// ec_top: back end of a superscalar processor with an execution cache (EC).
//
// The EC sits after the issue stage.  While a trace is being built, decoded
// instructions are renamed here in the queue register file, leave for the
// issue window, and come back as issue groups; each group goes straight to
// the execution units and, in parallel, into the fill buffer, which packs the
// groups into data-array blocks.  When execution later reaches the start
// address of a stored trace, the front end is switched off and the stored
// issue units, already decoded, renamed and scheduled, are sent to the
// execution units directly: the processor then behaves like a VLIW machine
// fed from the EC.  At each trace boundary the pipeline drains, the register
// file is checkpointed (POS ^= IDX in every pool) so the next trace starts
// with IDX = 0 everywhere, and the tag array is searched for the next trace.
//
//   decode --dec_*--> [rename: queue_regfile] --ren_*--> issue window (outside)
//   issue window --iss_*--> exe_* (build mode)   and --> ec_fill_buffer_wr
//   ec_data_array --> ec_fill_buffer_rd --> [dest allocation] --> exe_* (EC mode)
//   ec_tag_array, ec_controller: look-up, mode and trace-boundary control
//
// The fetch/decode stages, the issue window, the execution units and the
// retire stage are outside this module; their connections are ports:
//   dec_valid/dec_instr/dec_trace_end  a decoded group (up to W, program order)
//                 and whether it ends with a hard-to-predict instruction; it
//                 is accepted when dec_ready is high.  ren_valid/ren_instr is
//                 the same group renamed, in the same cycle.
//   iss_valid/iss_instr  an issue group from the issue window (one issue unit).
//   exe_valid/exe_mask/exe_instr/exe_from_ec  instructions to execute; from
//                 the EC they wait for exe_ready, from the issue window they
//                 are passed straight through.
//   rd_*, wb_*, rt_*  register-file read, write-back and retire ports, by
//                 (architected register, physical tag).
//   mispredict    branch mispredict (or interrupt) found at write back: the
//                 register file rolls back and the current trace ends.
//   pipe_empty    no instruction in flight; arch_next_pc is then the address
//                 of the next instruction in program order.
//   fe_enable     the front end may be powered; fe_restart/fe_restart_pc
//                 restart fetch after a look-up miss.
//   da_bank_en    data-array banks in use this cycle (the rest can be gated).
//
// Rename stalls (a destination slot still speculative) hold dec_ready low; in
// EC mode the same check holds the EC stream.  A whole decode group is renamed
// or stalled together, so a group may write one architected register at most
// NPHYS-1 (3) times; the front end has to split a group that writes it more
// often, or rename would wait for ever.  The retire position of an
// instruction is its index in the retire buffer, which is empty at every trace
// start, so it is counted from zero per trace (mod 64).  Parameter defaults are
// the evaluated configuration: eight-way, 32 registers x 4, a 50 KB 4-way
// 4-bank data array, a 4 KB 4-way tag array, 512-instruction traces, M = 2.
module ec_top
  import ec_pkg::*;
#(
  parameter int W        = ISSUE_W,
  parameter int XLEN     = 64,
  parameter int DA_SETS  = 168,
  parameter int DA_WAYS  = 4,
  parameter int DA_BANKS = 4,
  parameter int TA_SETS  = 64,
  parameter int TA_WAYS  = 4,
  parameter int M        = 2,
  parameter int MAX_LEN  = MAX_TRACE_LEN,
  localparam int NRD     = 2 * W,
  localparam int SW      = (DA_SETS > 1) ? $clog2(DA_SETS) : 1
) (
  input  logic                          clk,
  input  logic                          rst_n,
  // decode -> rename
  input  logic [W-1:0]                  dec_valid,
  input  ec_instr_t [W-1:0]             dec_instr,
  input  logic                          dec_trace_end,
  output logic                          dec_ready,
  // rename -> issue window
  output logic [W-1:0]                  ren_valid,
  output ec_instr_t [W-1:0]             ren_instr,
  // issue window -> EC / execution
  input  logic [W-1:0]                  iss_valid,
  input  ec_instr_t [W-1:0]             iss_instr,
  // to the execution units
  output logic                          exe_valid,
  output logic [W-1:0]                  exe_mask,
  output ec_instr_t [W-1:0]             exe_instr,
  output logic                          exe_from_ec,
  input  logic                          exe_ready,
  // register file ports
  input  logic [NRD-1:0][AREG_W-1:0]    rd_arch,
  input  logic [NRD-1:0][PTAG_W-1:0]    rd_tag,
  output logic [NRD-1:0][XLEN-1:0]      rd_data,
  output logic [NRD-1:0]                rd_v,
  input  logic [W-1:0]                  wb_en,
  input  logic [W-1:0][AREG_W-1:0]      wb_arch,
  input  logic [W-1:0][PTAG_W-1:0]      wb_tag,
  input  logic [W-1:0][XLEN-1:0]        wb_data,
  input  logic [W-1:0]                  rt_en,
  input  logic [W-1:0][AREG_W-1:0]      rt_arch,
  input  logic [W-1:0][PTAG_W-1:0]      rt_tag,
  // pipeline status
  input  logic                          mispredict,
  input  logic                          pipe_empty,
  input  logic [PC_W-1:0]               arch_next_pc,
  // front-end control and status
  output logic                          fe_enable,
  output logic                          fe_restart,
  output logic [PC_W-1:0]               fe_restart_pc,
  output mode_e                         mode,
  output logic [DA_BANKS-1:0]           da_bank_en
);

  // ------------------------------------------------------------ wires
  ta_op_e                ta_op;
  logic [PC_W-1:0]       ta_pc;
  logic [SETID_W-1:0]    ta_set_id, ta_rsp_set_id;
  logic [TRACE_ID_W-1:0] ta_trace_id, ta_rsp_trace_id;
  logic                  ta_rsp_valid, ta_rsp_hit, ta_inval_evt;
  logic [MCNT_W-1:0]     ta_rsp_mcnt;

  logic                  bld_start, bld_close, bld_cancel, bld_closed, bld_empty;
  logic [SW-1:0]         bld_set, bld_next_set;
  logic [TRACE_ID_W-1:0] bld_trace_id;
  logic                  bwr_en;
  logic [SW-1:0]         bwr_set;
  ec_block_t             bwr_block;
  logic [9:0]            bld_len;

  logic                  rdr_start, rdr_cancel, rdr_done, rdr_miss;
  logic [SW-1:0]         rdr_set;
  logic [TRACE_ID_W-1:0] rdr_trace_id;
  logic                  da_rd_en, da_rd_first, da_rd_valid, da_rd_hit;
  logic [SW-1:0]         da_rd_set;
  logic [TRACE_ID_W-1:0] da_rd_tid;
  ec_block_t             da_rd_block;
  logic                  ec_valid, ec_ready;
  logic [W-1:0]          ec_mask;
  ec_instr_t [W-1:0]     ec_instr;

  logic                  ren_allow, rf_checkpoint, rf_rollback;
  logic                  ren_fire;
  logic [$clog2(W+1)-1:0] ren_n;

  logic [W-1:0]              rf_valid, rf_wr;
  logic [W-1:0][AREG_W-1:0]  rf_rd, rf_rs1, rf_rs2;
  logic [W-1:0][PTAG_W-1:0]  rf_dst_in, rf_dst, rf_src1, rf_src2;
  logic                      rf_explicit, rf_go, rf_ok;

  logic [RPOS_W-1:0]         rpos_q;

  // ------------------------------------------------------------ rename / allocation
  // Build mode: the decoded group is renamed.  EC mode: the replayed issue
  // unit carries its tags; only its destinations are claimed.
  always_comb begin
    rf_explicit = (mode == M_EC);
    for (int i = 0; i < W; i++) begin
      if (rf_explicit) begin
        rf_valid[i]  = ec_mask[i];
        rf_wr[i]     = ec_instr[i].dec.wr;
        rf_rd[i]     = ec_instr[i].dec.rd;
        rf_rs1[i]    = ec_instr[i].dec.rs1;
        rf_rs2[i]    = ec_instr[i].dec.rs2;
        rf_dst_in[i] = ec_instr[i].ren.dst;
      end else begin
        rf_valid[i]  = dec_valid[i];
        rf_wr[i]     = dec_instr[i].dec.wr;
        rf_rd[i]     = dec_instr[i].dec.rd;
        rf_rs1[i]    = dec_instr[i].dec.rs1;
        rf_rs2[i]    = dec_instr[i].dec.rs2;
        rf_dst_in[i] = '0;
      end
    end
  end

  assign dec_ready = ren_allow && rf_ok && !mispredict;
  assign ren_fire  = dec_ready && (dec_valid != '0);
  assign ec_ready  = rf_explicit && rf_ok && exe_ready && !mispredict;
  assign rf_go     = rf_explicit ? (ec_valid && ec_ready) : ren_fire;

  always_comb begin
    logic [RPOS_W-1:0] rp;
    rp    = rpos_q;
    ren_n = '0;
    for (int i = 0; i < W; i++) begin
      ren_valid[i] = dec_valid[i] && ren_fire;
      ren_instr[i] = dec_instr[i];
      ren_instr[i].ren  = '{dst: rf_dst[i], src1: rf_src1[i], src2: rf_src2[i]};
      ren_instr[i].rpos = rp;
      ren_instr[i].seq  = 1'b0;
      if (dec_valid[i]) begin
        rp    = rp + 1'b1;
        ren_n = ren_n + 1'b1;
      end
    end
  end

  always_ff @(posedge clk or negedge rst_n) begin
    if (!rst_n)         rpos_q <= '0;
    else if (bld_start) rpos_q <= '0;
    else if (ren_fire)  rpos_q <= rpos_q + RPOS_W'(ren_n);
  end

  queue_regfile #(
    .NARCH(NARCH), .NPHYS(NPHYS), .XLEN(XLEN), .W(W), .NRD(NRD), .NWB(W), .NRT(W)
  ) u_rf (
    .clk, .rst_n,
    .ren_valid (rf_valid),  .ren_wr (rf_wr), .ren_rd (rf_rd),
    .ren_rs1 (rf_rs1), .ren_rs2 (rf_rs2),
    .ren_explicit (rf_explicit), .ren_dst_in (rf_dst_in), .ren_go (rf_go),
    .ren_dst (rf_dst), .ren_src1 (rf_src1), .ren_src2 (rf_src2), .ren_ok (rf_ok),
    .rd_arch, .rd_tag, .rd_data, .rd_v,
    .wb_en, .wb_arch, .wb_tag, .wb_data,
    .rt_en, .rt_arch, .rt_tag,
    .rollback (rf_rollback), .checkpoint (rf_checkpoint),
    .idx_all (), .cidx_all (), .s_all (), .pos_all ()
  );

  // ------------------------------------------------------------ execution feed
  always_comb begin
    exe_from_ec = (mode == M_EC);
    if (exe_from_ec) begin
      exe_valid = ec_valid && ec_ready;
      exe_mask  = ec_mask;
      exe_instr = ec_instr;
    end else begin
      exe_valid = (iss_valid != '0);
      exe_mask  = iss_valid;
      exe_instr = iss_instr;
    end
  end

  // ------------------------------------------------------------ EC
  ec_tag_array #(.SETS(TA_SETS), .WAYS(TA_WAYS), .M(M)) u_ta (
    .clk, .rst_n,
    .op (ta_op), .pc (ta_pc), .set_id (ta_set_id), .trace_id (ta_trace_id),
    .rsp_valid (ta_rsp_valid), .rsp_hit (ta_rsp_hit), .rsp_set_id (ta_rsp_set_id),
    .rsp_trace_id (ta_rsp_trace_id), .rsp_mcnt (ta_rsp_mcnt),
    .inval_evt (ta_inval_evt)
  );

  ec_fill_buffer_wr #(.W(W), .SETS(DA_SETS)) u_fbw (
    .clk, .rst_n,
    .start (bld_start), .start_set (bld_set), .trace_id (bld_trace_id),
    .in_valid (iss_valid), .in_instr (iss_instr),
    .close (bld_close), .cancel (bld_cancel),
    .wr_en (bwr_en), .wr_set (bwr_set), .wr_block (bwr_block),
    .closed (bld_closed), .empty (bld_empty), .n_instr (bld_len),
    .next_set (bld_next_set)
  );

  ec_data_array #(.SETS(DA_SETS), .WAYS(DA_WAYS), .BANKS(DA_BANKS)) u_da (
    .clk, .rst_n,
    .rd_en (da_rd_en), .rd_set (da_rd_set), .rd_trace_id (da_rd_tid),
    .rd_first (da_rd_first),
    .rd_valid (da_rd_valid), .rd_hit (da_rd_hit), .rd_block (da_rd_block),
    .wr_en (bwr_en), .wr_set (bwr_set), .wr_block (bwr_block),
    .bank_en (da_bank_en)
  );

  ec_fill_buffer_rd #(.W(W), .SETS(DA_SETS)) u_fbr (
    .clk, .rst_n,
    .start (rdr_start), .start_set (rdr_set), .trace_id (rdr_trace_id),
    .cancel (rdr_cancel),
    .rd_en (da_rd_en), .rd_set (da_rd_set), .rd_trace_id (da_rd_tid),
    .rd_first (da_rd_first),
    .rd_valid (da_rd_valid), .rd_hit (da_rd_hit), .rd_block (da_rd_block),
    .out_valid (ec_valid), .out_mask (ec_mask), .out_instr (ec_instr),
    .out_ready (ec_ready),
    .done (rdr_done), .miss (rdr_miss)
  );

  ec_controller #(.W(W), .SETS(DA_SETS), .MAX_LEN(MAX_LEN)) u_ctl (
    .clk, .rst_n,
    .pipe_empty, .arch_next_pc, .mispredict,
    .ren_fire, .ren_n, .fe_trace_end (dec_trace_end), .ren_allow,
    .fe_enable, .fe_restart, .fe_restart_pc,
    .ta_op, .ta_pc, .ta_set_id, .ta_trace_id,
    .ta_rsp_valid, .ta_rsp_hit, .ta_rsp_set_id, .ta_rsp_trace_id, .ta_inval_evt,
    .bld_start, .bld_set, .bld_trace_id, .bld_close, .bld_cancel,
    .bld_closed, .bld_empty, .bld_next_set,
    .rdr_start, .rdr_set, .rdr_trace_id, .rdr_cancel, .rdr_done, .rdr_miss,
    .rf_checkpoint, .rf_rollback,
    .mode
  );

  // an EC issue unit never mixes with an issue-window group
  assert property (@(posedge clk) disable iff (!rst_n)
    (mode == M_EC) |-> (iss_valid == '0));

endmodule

.....

Every line in the listing above that mentions "address" should be returned.

// address of a stored trace, the front end is switched off and the stored
//   pipe_empty    no instruction in flight; arch_next_pc is then the address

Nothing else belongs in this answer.